时卿闭眼,心中仅存的迟疑也散了个干净。

“系统,隐匿身形。”

小老虎抬爪按下去,眼里燃烧着火光:“去吧!皮卡丘!”

回应他的是一巴掌拍在毛绒屁股上,啪叽响。

这边,太子忍无可忍地召出了宫廷禁卫军,喊着要定裴闻钰的罪,目无尊法,殿前杀生,严重侵犯了皇权,是对皇家的蔑视,对先帝的不尊。

可禁卫军半数都在裴闻钰的掌控之下,又当着满朝文武,迟迟不敢拿下摄政王。

两方僵持着,有纯臣看不下去,劝裴闻钰收敛,先帝遗旨,违抗者当以谋逆罪论处。

讲到动情处更是声泪泣下,道摄政王辜负了先帝的信任,陛下驾崩时,如此放心将重权交予他手,便是要他辅佐太子,如此作为,实在难看。

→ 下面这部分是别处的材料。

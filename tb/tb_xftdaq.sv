// tb_xftdaq: sends Finder packets of odd and even length after L1As to
// different buffers; checks the 32-bit packing, end-of-event flag, the copy
// in the input DAQ RAM, the per-buffer word counts, the two latency words at
// the end of the buffer, and that a full output FIFO stalls without loss.
`include "tb/tb_util.svh"
module tb_xftdaq;
  logic clk = 0, rst = 1;
  always #5 clk = ~clk;
  int checks = 0, failures = 0;
  `WATCHDOG(50000)
  logic [15:0] fin_data; logic fin_strobe, l1a; logic [1:0] l1a_buf;
  logic [15:0] tick;
  logic ofifo_rd; logic [31:0] ofifo_data; logic ofifo_eoe, ofifo_empty; logic [4:0] used;
  logic [8:0] ram_raddr; logic [31:0] ram_rdata; logic [6:0] wc [4];
  latency_meter lat (.clk, .rst, .tick);
  xftdaq #(.OFIFO_DEPTH(16)) dut (.clk, .rst, .fin_data, .fin_strobe, .l1a, .l1a_buf, .tick,
    .ofifo_rd, .ofifo_data, .ofifo_eoe, .ofifo_empty, .ofifo_usedw(used),
    .ram_raddr, .ram_rdata, .wc);

  task automatic send(input int ndata, input logic [7:0] tag);
    logic [15:0] w;
    for (int i = 0; i < ndata + 2; i++) begin
      @(negedge clk);
      if (i == 0) w = {2'b10, 6'h0, tag};
      else if (i == ndata + 1) w = {2'b11, 6'h0, tag};
      else w = {1'b0, 15'(tag * 100 + i)};
      fin_data = w; fin_strobe = 1;
      @(negedge clk); fin_strobe = 0;
    end
  endtask

  // expected 32-bit words for a packet
  function automatic void expect_words(input int ndata, input logic [7:0] tag,
                                       ref logic [31:0] q[$]);
    logic [15:0] h [$];
    h.push_back({2'b10, 6'h0, tag});
    for (int i = 1; i <= ndata; i++) h.push_back({1'b0, 15'(tag * 100 + i)});
    h.push_back({2'b11, 6'h0, tag});
    q.delete();
    for (int i = 0; i < h.size(); i += 2)
      q.push_back(i + 1 < h.size() ? {h[i+1], h[i]} : {h[i], h[i]});
  endfunction

  task automatic drain_check(input int ndata, input logic [7:0] tag, input logic [1:0] b);
    logic [31:0] q [$];
    expect_words(ndata, tag, q);
    foreach (q[i]) begin
      while (ofifo_empty) @(negedge clk);
      `CHK(ofifo_data == q[i], "packed word");
      `CHK(ofifo_eoe == (i == q.size() - 1), "eoe flag");
      ofifo_rd = 1; @(negedge clk); ofifo_rd = 0;
    end
    repeat (4) @(negedge clk);
    `CHK(wc[b] == 7'(q.size()), "word count");
    foreach (q[i]) begin
      ram_raddr = {b, 7'(i)}; @(negedge clk);
      `CHK(ram_rdata == q[i], "DAQ RAM word");
    end
  endtask

  int t_l1a;
  initial begin
    fin_data = 0; fin_strobe = 0; l1a = 0; l1a_buf = 0; ofifo_rd = 0; ram_raddr = 0;
    repeat (3) @(posedge clk); #1 rst = 0;
    // event 1: buffer 2, 5 data words (7 halves, odd), first word 80 cycles after L1A
    @(negedge clk); l1a = 1; l1a_buf = 2; @(negedge clk); l1a = 0;
    repeat (79) @(negedge clk);
    send(5, 8'h11);
    drain_check(5, 8'h11, 2);
    ram_raddr = {2'd2, 7'd126}; @(negedge clk);
    `CHK(ram_rdata[15:0] inside {16'd9, 16'd10, 16'd11}, "BOE latency ~10 ticks");
    `CHK(ram_rdata[31:16] == 0, "latency word upper half");
    ram_raddr = {2'd2, 7'd127}; @(negedge clk);
    `CHK(ram_rdata[15:0] inside {[16'd11:16'd13]}, "EOE latency ~12 ticks");
    // event 2: buffer 1, 6 data words (even), but the output FIFO (16) must
    // stall: 20 data words -> 11 32-bit words; send 40 -> 21 words > 16
    @(negedge clk); l1a = 1; l1a_buf = 1; @(negedge clk); l1a = 0;
    fork send(40, 8'h22); join_none
    repeat (300) @(negedge clk);
    `CHK(used == 5'd16, "output FIFO filled and stalled");
    drain_check(40, 8'h22, 1);
    // event 3: buffer 0, empty packet (header+trailer only)
    @(negedge clk); l1a = 1; l1a_buf = 0; @(negedge clk); l1a = 0;
    send(0, 8'h33);
    drain_check(0, 8'h33, 0);
    `CHK(wc[2] == 7'd4, "buffer 2 count kept");
    `FINISH
  end
endmodule
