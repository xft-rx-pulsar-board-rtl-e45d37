// dataio_fpga: one DataIO FPGA of the XFT Rx board (two per board, identical).
// Six Finder channels, each with its own XFTDAQ receiver, feed a Merger State
// Machine that reads the channels' output FIFOs in order; the Word Count
// Inserter then sends the merged event to the Control FPGA, ending with the
// Data EOE pair and two word count words. A VME register block gives the
// channel enables (power-up 0x3F), a soft reset, and readout of the input DAQ
// RAMs and word counts. The first channel's output FIFO is 256 words, the
// others 512, as on the board. One clock runs everything (own choice).
module dataio_fpga #(
  parameter int LAT_TICK_CYCLES = 8
) (
  input  logic        clk,
  input  logic        rst,
  input  logic [15:0] fin_data [6],
  input  logic [5:0]  fin_strobe,
  input  logic        l1a,
  input  logic [1:0]  l1a_buf,
  input  xft_pkg::vme_req_t vme_req,
  output logic [31:0] vme_rdata,
  output logic        vme_rvalid,
  output xft_pkg::dio_link_t link
);
  import xft_pkg::*;
  logic srst, soft_reset;
  logic [5:0] chan_en;
  assign srst = rst || soft_reset;

  logic [15:0] tick;
  latency_meter #(.TICK_CYCLES(LAT_TICK_CYCLES)) u_lat (.clk, .rst(srst), .tick);

  logic [5:0]  f_empty, f_eoe, f_rd;
  logic [31:0] f_data [6];
  logic [8:0]  ram_raddr;
  logic [31:0] ram_rdata [6];
  logic [WCW-1:0] wc [6][4];

  for (genvar i = 0; i < 6; i++) begin : g_ch
    logic [9:0] used;
    xftdaq #(.OFIFO_DEPTH(i == 0 ? 256 : 512), .RAM_DEPTH(512)) u_daq (
      .clk, .rst(srst), .fin_data(fin_data[i]), .fin_strobe(fin_strobe[i]),
      .l1a, .l1a_buf, .tick,
      .ofifo_rd(f_rd[i]), .ofifo_data(f_data[i]), .ofifo_eoe(f_eoe[i]),
      .ofifo_empty(f_empty[i]), .ofifo_usedw(used[(i == 0 ? 8 : 9):0]),
      .ram_raddr, .ram_rdata(ram_rdata[i]), .wc(wc[i]));
    if (i == 0) begin : g_pad
      assign used[9] = 1'b0;
    end
  end

  logic [31:0] m_data;
  logic m_valid, m_last, m_ready;
  dataio_merger u_merge (
    .clk, .rst(srst), .chan_en, .f_empty, .f_eoe, .f_data, .f_rd,
    .out_ready(m_ready), .out_data(m_data), .out_valid(m_valid), .out_last(m_last));

  dio_wc_inserter u_ins (
    .clk, .rst(srst), .l1a, .l1a_buf, .chan_en, .wc,
    .in_data(m_data), .in_valid(m_valid), .in_last(m_last), .in_ready(m_ready),
    .link);

  dataio_vme u_vme (
    .clk, .rst, .req(vme_req), .rdata(vme_rdata), .rvalid(vme_rvalid),
    .soft_reset, .chan_en, .ram_raddr, .ram_rdata, .wc);
endmodule
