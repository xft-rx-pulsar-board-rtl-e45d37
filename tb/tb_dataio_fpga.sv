// tb_dataio_fpga: a whole DataIO FPGA. Six Finder channels send packets of
// different lengths after an L1A; the link to the Control FPGA must carry
// each channel's 32-bit words in channel order, the last word twice with
// Data EOE, and the two word count words with the right counts. Then one
// channel is disabled over VME (followed by a VME reset, as the board
// requires) and a second event checked; the input DAQ RAM is read over VME.
`include "tb/tb_util.svh"
module tb_dataio_fpga;
  import xft_pkg::*;
  logic clk = 0, rst = 1;
  always #5 clk = ~clk;
  int checks = 0, failures = 0;
  `WATCHDOG(20000)
  logic [15:0] fin_data [6]; logic [5:0] fin_strobe; logic l1a; logic [1:0] l1a_buf;
  vme_req_t vme_req; logic [31:0] vme_rdata; logic vme_rvalid; dio_link_t link;
  dataio_fpga dut (.clk, .rst, .fin_data, .fin_strobe, .l1a, .l1a_buf, .vme_req, .vme_rdata,
    .vme_rvalid, .link);

  logic [31:0] exp_w [$];
  logic [6:0] cnt [6];
  dio_link_t got [$];
  always @(posedge clk) if (!rst && (link.strobe || link.wc_strobe0 || link.wc_strobe1)) got.push_back(link);

  task automatic build(input int c, input int n, output logic [15:0] h [$]);
    h.delete();
    h.push_back(16'h8000 | 16'(c));
    for (int i = 1; i <= n; i++) h.push_back(16'(c * 256 + i));
    h.push_back(16'hC000 | 16'(c));
  endtask

  task automatic run_event(input logic [1:0] b, input logic [5:0] en, input int base);
    logic [15:0] h [6][$];
    exp_w.delete(); got.delete();
    @(negedge clk); l1a = 1; l1a_buf = b; @(negedge clk); l1a = 0;
    for (int c = 0; c < 6; c++) begin
      build(c, base + 3 * c, h[c]);
      cnt[c] = 7'((h[c].size() + 1) / 2);
      if (en[c])
        for (int i = 0; i < h[c].size(); i += 2)
          exp_w.push_back(i + 1 < h[c].size() ? {h[c][i+1], h[c][i]} : {h[c][i], h[c][i]});
    end
    // all six Finders send in parallel
    for (int i = 0; i < 40; i++) begin
      @(negedge clk);
      for (int c = 0; c < 6; c++) begin
        fin_strobe[c] = (i < h[c].size());
        fin_data[c] = (i < h[c].size()) ? h[c][i] : 16'h0;
      end
    end
    @(negedge clk); fin_strobe = 0;
    repeat (200) @(negedge clk);
    `CHK(got.size() == exp_w.size() + 3, "link word count");
    if (got.size() == exp_w.size() + 3) begin
      foreach (exp_w[i]) begin
        `CHK(got[i].strobe && got[i].data == exp_w[i], "link data word");
        `CHK(got[i].eoe == (i == exp_w.size() - 1), "data eoe");
      end
      `CHK(got[exp_w.size()].eoe && got[exp_w.size()].data == exp_w[$], "EOE repeat");
      for (int c = 0; c < 6; c++) if (!en[c]) cnt[c] = 0;
      `CHK(got[exp_w.size()+1].wc_strobe0 &&
           got[exp_w.size()+1].data == {2'b0, cnt[3], cnt[2], 2'b0, cnt[1], cnt[0]}, "wc word 1");
      `CHK(got[exp_w.size()+2].wc_strobe1 &&
           got[exp_w.size()+2].data == {18'b0, cnt[5], cnt[4]}, "wc word 2");
    end
  endtask

  task automatic vme(input logic [23:0] a, input logic w, input logic [31:0] d, output logic [31:0] q);
    @(negedge clk); vme_req = '0; vme_req.addr = a; vme_req.wr = w; vme_req.rd = !w; vme_req.wdata = d;
    @(negedge clk); vme_req = '0; q = vme_rdata;
  endtask

  logic [31:0] q;
  initial begin
    fin_strobe = 0; l1a = 0; l1a_buf = 0; vme_req = '0;
    for (int c = 0; c < 6; c++) fin_data[c] = 0;
    repeat (3) @(posedge clk); #1 rst = 0;
    run_event(2'd0, 6'h3F, 2);
    vme(24'h08000C, 1, 32'b110111, q);
    vme(24'h080004, 1, 32'h1, q);
    run_event(2'd3, 6'b110111, 5);
    // channel 5 (index 4) has 5+12 data words: first stored word of buffer 3
    vme({4'b1011, 2'b10, 6'b0, 3'd4, 7'd0, 2'b0}, 0, 0, q);
    `CHK(q == {16'(4 * 256 + 1), 16'h8004}, "input DAQ RAM over VME");
    vme(24'h080B00, 0, 0, q);
    // 32-bit words per channel: ceil((5 + 3c + 2) / 2) = 4, 5, 7, 8, 10, 11
    `CHK(q == 32'd45, "word count register of buffer 3");
    `FINISH
  end
endmodule
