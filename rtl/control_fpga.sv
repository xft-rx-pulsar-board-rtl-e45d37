// control_fpga: Control FPGA of the XFT Rx board.
// Each DataIO link fills a 512-word input FIFO with its data words and the
// EOE flag; the word count words go to the Word Count Storage, which merges
// them into three words. The Event Abort Logic queues one abort decision per
// L1A. The Merger State Machine builds each event (data of DataIO 1, data of
// DataIO 2, three word count words, or only 0xC000C000 if aborted) into the
// 2048-word Output FIFO; data words pass through the FILAR Overflow
// Detector, which drops them by masking their strobe when the downstream
// FIFOs could overflow. The S-LINK Interface frames each event and keeps a
// copy in output DAQ RAM 1. The VME block holds the control and state
// registers. Sizes are the board's; one clock for everything is own choice.
module control_fpga #(
  parameter int LAT_TICK_CYCLES = 8
) (
  input  logic        clk,
  input  logic        rst,
  input  xft_pkg::dio_link_t link1,
  input  xft_pkg::dio_link_t link2,
  input  logic        l1a,
  input  logic [1:0]  l1a_buf,
  input  logic        bc_strobe,
  input  logic        b0_marker,
  input  logic        bp_abort_n,
  input  logic        bp_strobe_n,
  input  logic        ts_abort,
  input  logic        ts_strobe,
  input  xft_pkg::vme_req_t vme_req,
  output logic [31:0] vme_rdata,
  output logic        vme_rvalid,
  output logic [4:0]  idprom_addr,
  input  logic [7:0]  idprom_data,
  output xft_pkg::slink_t slink1,
  output xft_pkg::slink_t slink2
);
  import xft_pkg::*;
  logic srst, soft_reset;
  assign srst = rst || soft_reset;

  logic [7:0]  bc_shift;
  logic        ignore_abort;
  logic [9:0]  wc_max;
  logic [19:0] num_ticks;

  logic [15:0] tick;
  latency_meter #(.TICK_CYCLES(LAT_TICK_CYCLES)) u_lat (.clk, .rst(srst), .tick);

  // input FIFOs
  logic f1_empty, f2_empty, f1_rd, f2_rd, f1_full, f2_full;
  logic [32:0] f1_q, f2_q;
  logic [9:0] f1_used, f2_used;
  sync_fifo #(.WIDTH(33), .DEPTH(512)) u_in1 (
    .clk, .rst(srst), .wr_en(link1.strobe), .wr_data({link1.eoe, link1.data}),
    .rd_en(f1_rd), .rd_data(f1_q), .empty(f1_empty), .full(f1_full), .usedw(f1_used));
  sync_fifo #(.WIDTH(33), .DEPTH(512)) u_in2 (
    .clk, .rst(srst), .wr_en(link2.strobe), .wr_data({link2.eoe, link2.data}),
    .rd_en(f2_rd), .rd_data(f2_q), .empty(f2_empty), .full(f2_full), .usedw(f2_used));

  logic wc_empty, wc_rd;
  logic [31:0] wc_words [3];
  ctrl_wc_storage u_wcs (.clk, .rst(srst), .link1, .link2, .rd(wc_rd),
    .empty(wc_empty), .words(wc_words));

  logic ab_empty, ab_event, ab_rd, last_src;
  event_abort_logic u_abort (.clk, .rst(srst), .bp_abort_n, .bp_strobe_n,
    .ts_abort, .ts_strobe, .rd(ab_rd), .empty(ab_empty), .abort_event(ab_event),
    .last_src);

  logic [31:0] m_data;
  logic m_dstb, m_cstb, m_last, fod_eoe, fod_abort, clear_ovf;
  ctrl_merger u_merge (.clk, .rst(srst), .ignore_abort,
    .ab_empty, .ab_event, .ab_rd,
    .f1_empty, .f1_q, .f1_rd, .f2_empty, .f2_q, .f2_rd,
    .wc_empty, .wc_words, .wc_rd,
    .out_data(m_data), .data_strobe(m_dstb), .ctl_strobe(m_cstb), .out_last(m_last),
    .fod_eoe, .fod_abort, .clear_ovf);

  logic fod_strobe, fl_empty, fl_rd;
  logic [15:0] fl_q;
  logic [9:0] cur_wc;
  logic [9:0] wc_reg [4];
  logic [3:0] timer_en;
  logic [1:0] event_cnt;
  logic ge_max, overflow;
  filar_overflow_detector u_fod (.clk, .rst(srst), .data_strobe(m_dstb),
    .end_of_event(fod_eoe), .abort_event(fod_abort), .clear_ovf, .wc_max, .num_ticks,
    .out_strobe(fod_strobe), .flags_rd(fl_rd), .flags_empty(fl_empty), .error_flags(fl_q),
    .cur_wc, .wc_reg, .timer_en, .event_cnt, .ge_max, .overflow);

  // output FIFO {last, data}
  logic of_empty, of_rd, of_full;
  logic [32:0] of_q;
  logic [11:0] of_used;
  sync_fifo #(.WIDTH(33), .DEPTH(2048)) u_out (
    .clk, .rst(srst), .wr_en(fod_strobe || m_cstb), .wr_data({m_last, m_data}),
    .rd_en(of_rd), .rd_data(of_q), .empty(of_empty), .full(of_full), .usedw(of_used));

  logic ev_empty, ev_rd;
  logic [7:0] ev_bc, bc_count;
  logic [1:0] ev_buf;
  logic [15:0] ev_tick;
  bunch_counter u_bc (.clk, .rst(srst), .bc_strobe, .b0_marker, .bc_shift,
    .l1a, .l1a_buf, .tick, .rd(ev_rd), .empty(ev_empty), .ev_bc, .ev_buf, .ev_tick,
    .count(bc_count));

  logic [10:0] ram_raddr;
  logic [31:0] ram_rdata;
  logic [9:0]  ram_wc [4];
  slink_if u_slink (.clk, .rst(srst), .ignore_abort, .tick,
    .of_empty, .of_q, .of_rd, .ev_empty, .ev_bc, .ev_buf, .ev_tick, .ev_rd,
    .fl_empty, .fl_q, .fl_rd, .slink1, .slink2, .ram_raddr, .ram_rdata, .wc(ram_wc));

  ctrl_vme u_vme (.clk, .rst, .req(vme_req), .rdata(vme_rdata), .rvalid(vme_rvalid),
    .soft_reset, .bc_shift, .ignore_abort, .wc_max, .num_ticks,
    .cur_wc, .wc_reg, .timer_en, .event_cnt, .ge_max, .overflow,
    .ram_raddr, .ram_rdata, .ram_wc, .idprom_addr, .idprom_data);
endmodule
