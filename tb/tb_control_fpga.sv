// tb_control_fpga: drives both DataIO links with events in the link format
// (data, EOE word repeated, two word count words), an abort decision per
// event over TS_IN, and checks the S-LINK packets: normal event with data of
// both FPGAs and three merged count words, an aborted event (single
// 0xC000C000 word and abort flag), and with a low word count max, a
// truncated event (data cut, truncation flag).
`include "tb/tb_util.svh"
module tb_control_fpga;
  import xft_pkg::*;
  logic clk = 0, rst = 1;
  always #5 clk = ~clk;
  int checks = 0, failures = 0;
  `WATCHDOG(30000)
  dio_link_t link1, link2; logic l1a, bc_strobe, b0_marker; logic [1:0] l1a_buf;
  logic bp_abort_n, bp_strobe_n, ts_abort, ts_strobe; vme_req_t vme_req;
  logic [31:0] vme_rdata; logic vme_rvalid; logic [4:0] idprom_addr; slink_t slink1, slink2;
  control_fpga dut (.clk, .rst, .link1, .link2, .l1a, .l1a_buf, .bc_strobe, .b0_marker,
    .bp_abort_n, .bp_strobe_n, .ts_abort, .ts_strobe, .vme_req, .vme_rdata, .vme_rvalid,
    .idprom_addr, .idprom_data(8'h00), .slink1, .slink2);

  slink_t got [$];
  always @(posedge clk) if (!rst && slink1.write) got.push_back(slink1);

  task automatic vme_wr(input logic [23:0] a, input logic [31:0] d);
    @(negedge clk); vme_req = '0; vme_req.addr = a; vme_req.wr = 1; vme_req.wdata = d;
    @(negedge clk); vme_req = '0;
  endtask

  task automatic send_link(input int which, input int n, input int tag);
    dio_link_t l;
    for (int i = 0; i < n + 3; i++) begin
      l = '0;
      if (i < n) begin l.strobe = 1; l.data = 32'(tag * 100 + i); l.eoe = (i == n - 1); end
      else if (i == n) begin l.strobe = 1; l.data = 32'(tag * 100 + n - 1); l.eoe = 1; end
      else if (i == n + 1) begin l.wc_strobe0 = 1; l.data = 32'(tag * 10 + 1); end
      else begin l.wc_strobe1 = 1; l.data = 32'(tag * 10 + 2); end
      @(negedge clk);
      if (which == 1) link1 = l; else link2 = l;
    end
    @(negedge clk); if (which == 1) link1 = '0; else link2 = '0;
  endtask

  // one event: L1A, abort decision, both links
  task automatic run(input int n1, input int n2, input logic ab, output logic [15:0] flags,
                     output int ndata, output logic is_abort_word);
    int t1 = 1, t2 = 2;
    got.delete();
    @(negedge clk); l1a = 1; l1a_buf = 2'd1; @(negedge clk); l1a = 0;
    ts_abort = ab; #25 ts_strobe = 1; #25 ts_strobe = 0; ts_abort = 0;
    fork send_link(1, n1, t1); send_link(2, n2, t2); join
    repeat (120) @(negedge clk);
    `CHK(got.size() >= 6, "packet received");
    flags = 0; ndata = 0; is_abort_word = 0;
    if (got.size() >= 6) begin
      `CHK(got[0].data == SLINK_BOF && got[0].control, "BOF");
      `CHK(got[1].data[1:0] == 2'd1, "buffer number in header 1");
      `CHK(got[$].data == SLINK_EOF && got[$].control, "EOF");
      flags = got[$-1].data[15:0];
      `CHK(got[$-1].data[31:16] == 16'(got.size() - 5), "trailer data size");
      ndata = got.size() - 5;
      is_abort_word = (got[3].data == ABORT_WORD);
    end
  endtask

  logic [15:0] flags; int nd; logic aw;
  initial begin
    link1 = '0; link2 = '0; l1a = 0; l1a_buf = 0; bc_strobe = 0; b0_marker = 0;
    bp_abort_n = 1; bp_strobe_n = 1; ts_abort = 0; ts_strobe = 0; vme_req = '0;
    repeat (3) @(posedge clk); #1 rst = 0;
    vme_wr(24'h000018, 0);               // honour aborts
    run(4, 3, 0, flags, nd, aw);
    `CHK(nd == 4 + 3 + 3 && flags == 0 && !aw, "normal event");
    `CHK(got[3].data == 100 && got[7].data == 200, "DataIO 1 then DataIO 2 data");
    `CHK(got[11].data == {16'd21, 16'd12}, "merged word count word 2");
    run(5, 5, 1, flags, nd, aw);
    `CHK(nd == 1 && aw && flags == 16'b001, "aborted event");
    vme_wr(24'h00001C, {2'b0, 10'd6, 20'd2000});
    run(6, 6, 0, flags, nd, aw);
    `CHK(nd == 8 + 3 && flags == 16'b010, "truncated event: 8 data words and flag");
    vme_wr(24'h000018, 1);               // ignore aborts
    vme_wr(24'h00001C, {2'b0, 10'd1023, 20'd16});
    repeat (2100) @(negedge clk);
    run(2, 2, 1, flags, nd, aw);
    `CHK(nd == 7 && flags == 16'b100, $sformatf("abort ignored, flag bit 2 (%0d words, flags %b)", nd, flags));
    `FINISH
  end
endmodule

很快有人反驳,指出:“王爷只是在铲除朝堂的蠹虫,如何不是为国效力?”

那位老臣一噎。

不待他反驳,又有一人站出来,一看,赫然是藏在人群中当路人甲的顾谨言。

“王爷不过是手段狠了点,执掌大权至今,桩桩件件,哪处不是为魏国着想?”

顾谨言睁眼说瞎话:“江南水灾,王爷派遣使臣犹觉不放心,忧思过重,寝食难安,更是隐匿行迹亲自下江南,敢问林大人,王爷这是害了大魏不成?”

“臣可没这么说!”

“小辈清楚您是心疼殿下,可这些都是他将来要面对的,邻国如狼环伺,虎视眈眈,殿下若不尽快成长起来,所作所为无法让王爷信服,叫王爷如何放心把大魏交到他手上?”

言下之意:他就是一小孩儿,连王爷都干不赢,又怎么能护住大魏?

王爷这是在锻炼他啊!

楚父看了眼顾谨言,认出他就是常年混迹花丛的白面小生,儿子口中油嘴滑舌的浪荡子。